(TASK BRIEF) Output all the entries below. Each must match exactly.
[Opening DATASET CONTENT section]
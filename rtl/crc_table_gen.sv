// crc_table_gen: builds the lookup table of the table-driven CRC unit.
//
// For every NB-bit index i (Counter_2, 2^NB values) it divides i(x)*x^W by the
// generator and writes the W-bit remainder to table[i]. The division is done bit
// by bit in a shift register: Counter_1 steps through NB division steps, each
// shifting the register one place left and XORing in the polynomial when the bit
// that leaves the register, XORed with the selected index bit (MSB first), is one;
// its extra step (NB+1 values in all) stores the register and moves to the next
// index. A full table therefore takes 2^NB * (NB+1) clocks: 80 for NB = 4.
//
// Interface: start (one clock, while idle) latches poly and begins; busy is high
// while running; we/waddr/wdata write one table entry; done pulses in the clock
// after the last write. Synchronous active-high reset.
module crc_table_gen #(
  parameter int unsigned W  = crc_pkg::CRC_W,
  parameter int unsigned NB = crc_pkg::NIB_W
) (
  input  logic          clk,
  input  logic          rst,
  input  logic          start,
  input  logic [W-1:0]  poly,
  output logic          busy,
  output logic          done,
  output logic          we,
  output logic [NB-1:0] waddr,
  output logic [W-1:0]  wdata
);

  localparam int unsigned C1W = $clog2(NB + 1);

  logic [W-1:0]   sr;
  logic [W-1:0]   poly_q;
  logic [C1W-1:0] cnt1;
  logic [NB-1:0]  cnt2;
  logic           sel_bit;
  logic           fb;

  // Index bit used by division step cnt1 (MSB first).
  always_comb begin
    sel_bit = 1'b0;
    for (int k = 0; k < NB; k++)
      if (cnt1 == C1W'(k)) sel_bit = cnt2[NB-1-k];
    fb = sr[W-1] ^ sel_bit;
  end

  assign we    = busy && (cnt1 == C1W'(NB));
  assign waddr = cnt2;
  assign wdata = sr;

  always_ff @(posedge clk) begin
    if (rst) begin
      busy   <= 1'b0;
      done   <= 1'b0;
      sr     <= '0;
      poly_q <= '0;
      cnt1   <= '0;
      cnt2   <= '0;
    end else begin
      done <= 1'b0;
      if (!busy) begin
        if (start) begin
          busy   <= 1'b1;
          poly_q <= poly;
          sr     <= '0;
          cnt1   <= '0;
          cnt2   <= '0;
        end
      end else if (cnt1 != C1W'(NB)) begin
        sr   <= {sr[W-2:0], 1'b0} ^ (fb ? poly_q : '0);
        cnt1 <= cnt1 + 1'b1;
      end else begin
        sr   <= '0;
        cnt1 <= '0;
        cnt2 <= cnt2 + 1'b1;
        if (cnt2 == '1) begin
          busy <= 1'b0;
          done <= 1'b1;
        end
      end
    end
  end

endmodule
[Closing DATASET CONTENT section]
(FINISHED EXERCISE)
filename rtl/crc_table_gen.sv
// crc_table_gen: builds the lookup table of the table-driven CRC unit.
//
// For every NB-bit index i (Counter_2, 2^NB values) it divides i(x)*x^W by the
// generator and writes the W-bit remainder to table[i]. The division is done bit
// by bit in a shift register: Counter_1 steps through NB division steps, each
// shifting the register one place left and XORing in the polynomial when the bit
// that leaves the register, XORed with the selected index bit (MSB first), is one;
// its extra step (NB+1 values in all) stores the register and moves to the next
// index. A full table therefore takes 2^NB * (NB+1) clocks: 80 for NB = 4.
//
// Interface: start (one clock, while idle) latches poly and begins; busy is high
// while running; we/waddr/wdata write one table entry; done pulses in the clock
// after the last write. Synchronous active-high reset.
module crc_table_gen #(
  parameter int unsigned W  = crc_pkg::CRC_W,
  parameter int unsigned NB = crc_pkg::NIB_W
) (
  input  logic          clk,
  input  logic          rst,
  input  logic          start,
  input  logic [W-1:0]  poly,
  output logic          busy,
  output logic          done,
  output logic          we,
  output logic [NB-1:0] waddr,
  output logic [W-1:0]  wdata
);

  localparam int unsigned C1W = $clog2(NB + 1);

  logic [W-1:0]   sr;
  logic [W-1:0]   poly_q;
  logic [C1W-1:0] cnt1;
  logic [NB-1:0]  cnt2;
  logic           sel_bit;
  logic           fb;

  // Index bit used by division step cnt1 (MSB first).
  always_comb begin
    sel_bit = 1'b0;
    for (int k = 0; k < NB; k++)
      if (cnt1 == C1W'(k)) sel_bit = cnt2[NB-1-k];
    fb = sr[W-1] ^ sel_bit;
  end

  assign we    = busy && (cnt1 == C1W'(NB));
  assign waddr = cnt2;
  assign wdata = sr;

  always_ff @(posedge clk) begin
    if (rst) begin
      busy   <= 1'b0;
      done   <= 1'b0;
      sr     <= '0;
      poly_q <= '0;
      cnt1   <= '0;
      cnt2   <= '0;
    end else begin
      done <= 1'b0;
      if (!busy) begin
        if (start) begin
          busy   <= 1'b1;
          poly_q <= poly;
          sr     <= '0;
          cnt1   <= '0;
          cnt2   <= '0;
        end
      end else if (cnt1 != C1W'(NB)) begin
        sr   <= {sr[W-2:0], 1'b0} ^ (fb ? poly_q : '0);
        cnt1 <= cnt1 + 1'b1;
      end else begin
        sr   <= '0;
        cnt1 <= '0;
        cnt2 <= cnt2 + 1'b1;
        if (cnt2 == '1) begin
          busy <= 1'b0;
          done <= 1'b1;
        end
      end
    end
  end

endmodule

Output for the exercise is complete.